Железные крылья, опередившие мой удар. Закрывшие от него бога сна.
Гипнос стоял столбом-гермой, правда, у герм не бывает белого оперения. Бог сна недоуменно пялился на свои крылья – взъерошенные, потрепанные, но целые, расправленные по-прежнему. На другие крылья – почти такие же, только черные, разметавшиеся по земле. Морщил лоб, как будто старался догадаться: кому это они принадлежат – другие? У кого бы он такие мог видеть?
– Б-брат? – выговорил потом медленно, с запинкой. Будто искал другое слово, привычное, а тут вылезло непонятно откуда – и из горла просится. – Брат?!
Подошёл, волоча ноги, протянул руку, с опаской коснулся чёрных перьев, отдернул палец. Укололся, наверное.
Бог сна смотрел не на то. Смерть, лежащая на серых камнях, – такое не ново. Такое уже было в толосе одной смертной царицы. Рядом была картина позанимательнее.
Белые перья перемешались с чёрным, рассыпались по равнодушному базальту. Фреска далёкой памяти. Отрывок сна, ведущего в верном направлении – к единству с миром, к концу Гигантомахии…
Вернулась скука. Горьким льдом отдалась на губах. Скука знала: здесь уже всё завершилось. Как бы ни было сделано, но сделано хорошо. Можно развернуться, неспешно вернуться к судам, или на Поля Мук, или куда там ещё долг может призывать Владыку.
Мир был прозрачным, ясным и звонким. Прикинулся сундуком, до краёв полным драгоценностей: заройся пальцами, найди себе по нраву, а уж я тебе каждую грань, каждую чёрточку…
– Брат? Ты что? Эй, Чернокрыл… Брат, брат, ты слышишь?
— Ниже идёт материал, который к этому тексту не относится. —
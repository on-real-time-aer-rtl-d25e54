// Workload testbench for conv_chip at its default size: the measurements
// the chip's behaviour is usually judged by.
//
// 1. Event processing delay. A kernel of n_k rows (n_k = 1, 3, 5, 9, 15) is
//    loaded and events aimed at the middle of the array, so that all n_k
//    rows land on it, are sent back to back by a sender that answers each
//    edge of Ack at once. Once the input queue is full, the controller
//    takes one event every 4 + 2 n_k cycles, (40 + 20 n_k) ns at 100 MHz;
//    the spacing of the controller's evt_taken strobes is checked exactly.
//    The first events, while the queue still has room, must be accepted
//    one every 2 cycles (50 Meps peak input rate); the spacing of in_ack
//    rises is checked too.
// 2. Single-pixel weight sweep. A 1 x 1 kernel of weight w, for every w
//    from -31 to +31, receives a train of positive events at one pixel,
//    then a train of negative ones. The number of output events of each
//    sign from that pixel is compared with an integrate-and-fire reference
//    (it grows as |w|, with the sign of w times the event sign), and no
//    other pixel may fire.
// 3. Large kernel. A 15 x 15 Gabor-like kernel (cosine along x under a
//    Gaussian envelope, scaled to +/-31) is loaded and random signed events
//    are sent over the array and a margin around it; the per-pixel output
//    counts of each sign are compared exactly with the reference.
//
// The chip window is the reset window (x, y in 0..15). The receiver
// acknowledges every output event at once. Sizes, rates and the kernel
// shape are chosen here; the delay formula and the peak input rate are the
// prototype's measured figures.
module tb_conv_chip_workloads;
  import conv_pkg::*;
  localparam int N = 16, AWID = 12, W = 2, NCELL = 31;
  localparam int NK [5] = '{1, 3, 5, 9, 15};
  logic clk = 0, rst_n = 0;
  in_event_t in_addr = '0;
  logic in_rqst = 0, in_ack;
  logic cfg_we = 0;
  cfg_addr_e cfg_addr = CFG_X_MIN;
  logic [AW-1:0] cfg_data = '0;
  logic ram_state = 0, ram_data_in = 0, ram_shift = 0, ram_wr = 0;
  logic [PW_W-1:0] pulse_width = PW_W'(W);
  logic [AWID-2:0] fire_threshold = 11'd100;
  logic out_sign, out_rqst, out_ack = 0;
  logic [3:0] out_x, out_y;
  logic ipot_shift = 0, ipot_data_in = 0, ipot_data_out;
  logic [7:0] ipot_range_sel [NCELL];
  logic [7:0] ipot_dac_code [NCELL];
  logic [NCELL-1:0] ipot_to_test;
  logic evt_taken, queue_full, busy;
  win_class_e evt_class;
  wire ipot_sclk = clk;

  int checks = 0, failures = 0;
  int kern [N][N];
  int acc [N][N];
  int exp_cnt [2][N][N], got_cnt [2][N][N];
  int s_cfg, r_cfg;
  longint cyc = 0;
  longint taken_at [$], ack_at [$];
  bit ack_d = 0;

  conv_chip dut (.*);
  always #5 clk = ~clk;

  task automatic check(input bit ok, input string what);
    checks++;
    if (!ok) begin failures++; if (failures < 20) $display("FAIL %s at %0t", what, $time); end
  endtask

  initial begin
    repeat (900000) @(posedge clk);
    failures++;
    $display("watchdog expired");
    $display("TB_RESULT checks=%0d failures=%0d", checks, failures);
    $finish;
  end

  // Cycle counter and time stamps of controller starts and Ack rises.
  always @(posedge clk) begin
    cyc <= cyc + 1;
    ack_d <= in_ack;
    if (rst_n && evt_taken) taken_at.push_back(cyc);
    if (rst_n && in_ack && !ack_d) ack_at.push_back(cyc);
  end

  // Eager receiver.
  initial begin
    wait (rst_n);
    forever begin
      wait (out_rqst && !out_ack);
      got_cnt[out_sign][out_y][out_x]++;
      #1 out_ack = 1;
      wait (!out_rqst);
      #1 out_ack = 0;
    end
  end

  // ------------------------------------------------------------- helpers
  task automatic write_cfg(input cfg_addr_e a, input int v);
    @(negedge clk);
    cfg_we = 1; cfg_addr = a; cfg_data = AW'(v);
    @(negedge clk);
    cfg_we = 0;
  endtask

  // Loads kern[][] into the RAM (all N rows) and sets s and r.
  task automatic load_kernel(input int s, input int r);
    ram_state = 0;
    for (int row = 0; row < N; row++) begin
      logic [4 + N*6 - 1:0] frame;
      for (int c = 0; c < N; c++) begin
        automatic int w = kern[row][c];
        frame[(N-1-c)*6 +: 6] = {w < 0, 5'(w < 0 ? -w : w)};
      end
      frame[4 + N*6 - 1 -: 4] = 4'(row);
      for (int b = 0; b < 4 + N*6; b++) begin
        @(negedge clk);
        ram_data_in = frame[b]; ram_shift = 1;
      end
      @(negedge clk);
      ram_shift = 0; ram_wr = 1;
      @(negedge clk);
      ram_wr = 0;
    end
    @(negedge clk);
    ram_state = 1;
    write_cfg(CFG_S, s);
    write_cfg(CFG_R, r);
    s_cfg = s; r_cfg = r;
  endtask

  task automatic clear_kernel();
    for (int rr = 0; rr < N; rr++) for (int c = 0; c < N; c++) kern[rr][c] = 0;
  endtask

  // Reference: one event applied to every pixel (window 0..N-1).
  task automatic model_event(input in_event_t e);
    for (int rr = 0; rr < N; rr++) for (int c = 0; c < N; c++) begin
      automatic int dx = c - int'(e.x);
      automatic int dy = rr - int'(e.y);
      automatic int w, step;
      if (dx < -r_cfg || dx > r_cfg || dy < -s_cfg || dy > s_cfg) continue;
      w = kern[dy + s_cfg][dx + r_cfg];
      if (w == 0) continue;
      step = e.sign ? -w : w;
      for (int k = 0; k < W; k++) begin
        acc[rr][c] += step;
        if (acc[rr][c] >= int'(fire_threshold)) begin exp_cnt[0][rr][c]++; acc[rr][c] = 0; end
        else if (acc[rr][c] <= -int'(fire_threshold)) begin exp_cnt[1][rr][c]++; acc[rr][c] = 0; end
      end
    end
  endtask

  // Four-phase send that reacts to each Ack edge within the same cycle.
  task automatic send_event(input in_event_t e);
    in_addr = e;
    in_rqst = 1;
    wait (in_ack);
    #1;
    model_event(e);
    in_rqst = 0;
    wait (!in_ack);
    #1;
  endtask

  task automatic drain();
    repeat (5) @(posedge clk);
    wait (!busy);
    repeat (400) @(posedge clk);
  endtask

  task automatic compare_counts(input string phase);
    for (int sg = 0; sg < 2; sg++) for (int rr = 0; rr < N; rr++) for (int c = 0; c < N; c++) begin
      checks++;
      if (got_cnt[sg][rr][c] != exp_cnt[sg][rr][c]) begin
        failures++;
        if (failures < 20) $display("FAIL %s pixel (%0d,%0d) sign %0d: %0d events, expected %0d",
                                    phase, c, rr, sg, got_cnt[sg][rr][c], exp_cnt[sg][rr][c]);
      end
    end
  endtask

  // ----------------------------------------------------------------- main
  initial begin
    for (int rr = 0; rr < N; rr++) for (int c = 0; c < N; c++) begin
      acc[rr][c] = 0;
      for (int sg = 0; sg < 2; sg++) begin exp_cnt[sg][rr][c] = 0; got_cnt[sg][rr][c] = 0; end
    end
    repeat (3) @(negedge clk);
    rst_n = 1;

    // 1. Event processing delay and peak input rate.
    foreach (NK[i]) begin
      automatic int nk = NK[i];
      automatic int s = (nk - 1) / 2;
      automatic int period = 4 + 2 * nk;
      clear_kernel();
      for (int rr = 0; rr < nk; rr++) kern[rr][0] = ((rr + i) % 3) - 1;
      load_kernel(s, 0);
      taken_at.delete();
      ack_at.delete();
      for (int k = 0; k < 24; k++) begin
        in_event_t e;
        e.sign = 1'(k);
        e.x = AW'(2 + k % 12);
        e.y = AW'(8);
        send_event(e);
      end
      drain();
      check(taken_at.size() == 24, $sformatf("n_k=%0d: all events started", nk));
      for (int k = 8; k < taken_at.size(); k++)
        check(taken_at[k] - taken_at[k-1] == period,
              $sformatf("n_k=%0d: %0d cycles between events, expected %0d",
                        nk, taken_at[k] - taken_at[k-1], period));
      for (int k = 1; k < 4; k++)
        check(ack_at[k] - ack_at[k-1] == 2,
              $sformatf("n_k=%0d: peak input spacing %0d cycles", nk, ack_at[k] - ack_at[k-1]));
      $display("n_k=%0d: steady spacing %0d cycles = %0d ns at 100 MHz", nk,
               taken_at[23] - taken_at[22], 10 * (taken_at[23] - taken_at[22]));
    end
    compare_counts("delay runs");

    // 2. Weight sweep on pixel (5, 9) with a 1 x 1 kernel.
    for (int w = -31; w <= 31; w++) begin
      automatic int prev_got [2];
      automatic int prev_exp [2];
      prev_got[0] = got_cnt[0][9][5];
      prev_got[1] = got_cnt[1][9][5];
      prev_exp[0] = exp_cnt[0][9][5];
      prev_exp[1] = exp_cnt[1][9][5];
      clear_kernel();
      kern[0][0] = w;
      load_kernel(0, 0);
      for (int sg = 0; sg < 2; sg++) begin
        for (int k = 0; k < 25; k++) begin
          in_event_t e;
          e.sign = 1'(sg);
          e.x = AW'(5);
          e.y = AW'(9);
          send_event(e);
        end
      end
      drain();
      // Over 25 events of each sign the net charge is zero, and each train
      // alone moves the pixel by 25 * 2 * |w| = 50 |w|: about |w| / 2 events
      // of each sign for a threshold of 100.
      check(got_cnt[0][9][5] - prev_got[0] == exp_cnt[0][9][5] - prev_exp[0] &&
            got_cnt[1][9][5] - prev_got[1] == exp_cnt[1][9][5] - prev_exp[1],
            $sformatf("weight %0d: pixel event counts", w));
      if (w >= 4 || w <= -4)
        check(exp_cnt[0][9][5] - prev_exp[0] > 0 && exp_cnt[1][9][5] - prev_exp[1] > 0,
              $sformatf("weight %0d: both signs fire", w));
    end
    compare_counts("weight sweep");

    // 3. 15 x 15 Gabor-like kernel, random events over and around the array.
    for (int rr = 0; rr < N; rr++) for (int c = 0; c < N; c++) begin
      real dx, dy, g;
      dx = real'(c - 7);
      dy = real'(rr - 7);
      g = 31.0 * $exp(-(dx * dx + dy * dy) / 18.0) * $cos(2.0 * 3.14159265 * dx / 6.0);
      kern[rr][c] = (rr < 15 && c < 15) ? int'(g) : 0;
    end
    load_kernel(7, 7);
    for (int k = 0; k < 300; k++) begin
      in_event_t e;
      e.sign = 1'($urandom);
      e.x = AW'($urandom % 24);
      e.y = AW'($urandom % 24);
      send_event(e);
    end
    drain();
    compare_counts("gabor");

    $display("TB_RESULT checks=%0d failures=%0d", checks, failures);
    $finish;
  end
endmodule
Плотно стиснутые губы смерти дрогнули, обрисовали: «Бездарно дерё…»
Сжались опять.
– Кто бездарно? – испуганно спросил Гипнос. Он сидел рядом с Танатом на базальтовой плите и тормошил близнеца за плечо.
– Никто.
Танат перевернулся на бок, опёрся рукой о камень, попытался встать, но крылья ношей потянули назад, к плите. Они не желали складываться, валялись мёртвые и чужие. Мрачно громыхали перьями при каждом движении.
Бог сна смотрел на крылья-покойники с ужасом.
– Ты… что сделал? – прошептал с опозданием. – Зачем?! Почему…
– Дурак.
Лицо Железносердного прорезала почти болезненная гримаса, она всегда там появлялась, когда приходилось невовремя подбирать слова.
– Железо лучше держит удар. Твои пуховки после такого…
Медленно, опасливо перетёк в полусидячее положение. Крылья чёрным неживым грузом тянулись за хозяином по камням.